TASK BRIEF: Each line of the data below must be reproduced without any change.
═════ RECORDS SUPPLIED
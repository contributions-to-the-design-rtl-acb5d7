// router_core: the routing part of a five-port Hermes-style router.
//
// Five IN CTRL blocks (baba_in_ctrl), the shared switch control
// (baba_switch_ctrl) and the crossbar (baba_crossbar), wired as in the
// BaBaRouter block diagram: IN CTRL sends the FLIT_W/2-bit address to the
// switch control and flit+EOP to the crossbar; the switch control sends a
// 3-bit CTRL word per output to the crossbar. The input buffers are left
// outside so that the same core serves the clockless-style BaBaRouter
// (handshake FIFOs) and the GALS Hermes-GLP router (bisynchronous FIFOs).
//
// Interface: in_* are the heads of the five input buffers, out_* the five
// output links (valid/ready, flit only). in_busy[i] is high while input i has
// a packet under way; bound_valid/bound_in report which input owns each
// output (used to forward per-packet sideband signals).
// Timing: a header flit needs the address handshake, one cycle in the
// switch control's request FIFO, then passes; body flits pass with no
// added cycle, one per clock per path.
module router_core
  import noc_pkg::*;
#(
  parameter int unsigned         FLIT_W      = 8,
  parameter logic [FLIT_W/2-1:0] ROUTER_ADDR = '0
) (
  input  logic                           clk,
  input  logic                           rst_n,
  input  logic [NPORTS-1:0]              in_valid,
  output logic [NPORTS-1:0]              in_ready,
  input  logic [NPORTS-1:0][FLIT_W-1:0]  in_data,
  output logic [NPORTS-1:0]              out_valid,
  input  logic [NPORTS-1:0]              out_ready,
  output logic [NPORTS-1:0][FLIT_W-1:0]  out_data,
  output logic [NPORTS-1:0]              in_busy,
  output logic [NPORTS-1:0]              bound_valid,
  output logic [NPORTS-1:0][PORT_W-1:0]  bound_in
);
  localparam int unsigned ADDR_W = FLIT_W / 2;

  logic [NPORTS-1:0]             addr_valid, addr_ready;
  logic [NPORTS-1:0][ADDR_W-1:0] addr;
  logic [NPORTS-1:0]             d_valid, d_ready, d_eop;
  logic [NPORTS-1:0][FLIT_W-1:0] d_data;
  logic [NPORTS-1:0]             ctrl_valid, ctrl_release;
  logic [NPORTS-1:0][PORT_W-1:0] ctrl_in;

  for (genvar i = 0; i < NPORTS; i++) begin : g_in
    baba_in_ctrl #(.FLIT_W(FLIT_W)) u_in_ctrl (
      .clk, .rst_n,
      .in_valid  (in_valid[i]),
      .in_ready  (in_ready[i]),
      .in_data   (in_data[i]),
      .addr_valid(addr_valid[i]),
      .addr_ready(addr_ready[i]),
      .addr      (addr[i]),
      .d_valid   (d_valid[i]),
      .d_ready   (d_ready[i]),
      .d_data    (d_data[i]),
      .d_eop     (d_eop[i]),
      .busy      (in_busy[i])
    );
  end

  baba_switch_ctrl #(.ADDR_W(ADDR_W), .ROUTER_ADDR(ROUTER_ADDR)) u_switch (
    .clk, .rst_n, .addr_valid, .addr_ready, .addr,
    .ctrl_valid, .ctrl_in, .ctrl_release
  );

  baba_crossbar #(.FLIT_W(FLIT_W)) u_xbar (
    .clk, .rst_n, .d_valid, .d_ready, .d_data, .d_eop,
    .ctrl_valid, .ctrl_in, .ctrl_release,
    .out_valid, .out_ready, .out_data
  );

  assign bound_valid = ctrl_valid;
  assign bound_in    = ctrl_in;

endmodule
══════════
RESULT OF THE TASK:
repository contributions-to-the-design-rtl-acb5d7
// router_core: the routing part of a five-port Hermes-style router.
//
// Five IN CTRL blocks (baba_in_ctrl), the shared switch control
// (baba_switch_ctrl) and the crossbar (baba_crossbar), wired as in the
// BaBaRouter block diagram: IN CTRL sends the FLIT_W/2-bit address to the
// switch control and flit+EOP to the crossbar; the switch control sends a
// 3-bit CTRL word per output to the crossbar. The input buffers are left
// outside so that the same core serves the clockless-style BaBaRouter
// (handshake FIFOs) and the GALS Hermes-GLP router (bisynchronous FIFOs).
//
// Interface: in_* are the heads of the five input buffers, out_* the five
// output links (valid/ready, flit only). in_busy[i] is high while input i has
// a packet under way; bound_valid/bound_in report which input owns each
// output (used to forward per-packet sideband signals).
// Timing: a header flit needs the address handshake, one cycle in the
// switch control's request FIFO, then passes; body flits pass with no
// added cycle, one per clock per path.
module router_core
  import noc_pkg::*;
#(
  parameter int unsigned         FLIT_W      = 8,
  parameter logic [FLIT_W/2-1:0] ROUTER_ADDR = '0
) (
  input  logic                           clk,
  input  logic                           rst_n,
  input  logic [NPORTS-1:0]              in_valid,
  output logic [NPORTS-1:0]              in_ready,
  input  logic [NPORTS-1:0][FLIT_W-1:0]  in_data,
  output logic [NPORTS-1:0]              out_valid,
  input  logic [NPORTS-1:0]              out_ready,
  output logic [NPORTS-1:0][FLIT_W-1:0]  out_data,
  output logic [NPORTS-1:0]              in_busy,
  output logic [NPORTS-1:0]              bound_valid,
  output logic [NPORTS-1:0][PORT_W-1:0]  bound_in
);
  localparam int unsigned ADDR_W = FLIT_W / 2;

  logic [NPORTS-1:0]             addr_valid, addr_ready;
  logic [NPORTS-1:0][ADDR_W-1:0] addr;
  logic [NPORTS-1:0]             d_valid, d_ready, d_eop;
  logic [NPORTS-1:0][FLIT_W-1:0] d_data;
  logic [NPORTS-1:0]             ctrl_valid, ctrl_release;
  logic [NPORTS-1:0][PORT_W-1:0] ctrl_in;

  for (genvar i = 0; i < NPORTS; i++) begin : g_in
    baba_in_ctrl #(.FLIT_W(FLIT_W)) u_in_ctrl (
      .clk, .rst_n,
      .in_valid  (in_valid[i]),
      .in_ready  (in_ready[i]),
      .in_data   (in_data[i]),
      .addr_valid(addr_valid[i]),
      .addr_ready(addr_ready[i]),
      .addr      (addr[i]),
      .d_valid   (d_valid[i]),
      .d_ready   (d_ready[i]),
      .d_data    (d_data[i]),
      .d_eop     (d_eop[i]),
      .busy      (in_busy[i])
    );
  end

  baba_switch_ctrl #(.ADDR_W(ADDR_W), .ROUTER_ADDR(ROUTER_ADDR)) u_switch (
    .clk, .rst_n, .addr_valid, .addr_ready, .addr,
    .ctrl_valid, .ctrl_in, .ctrl_release
  );

  baba_crossbar #(.FLIT_W(FLIT_W)) u_xbar (
    .clk, .rst_n, .d_valid, .d_ready, .d_data, .d_eop,
    .ctrl_valid, .ctrl_in, .ctrl_release,
    .out_valid, .out_ready, .out_data
  );

  assign bound_valid = ctrl_valid;
  assign bound_in    = ctrl_in;

endmodule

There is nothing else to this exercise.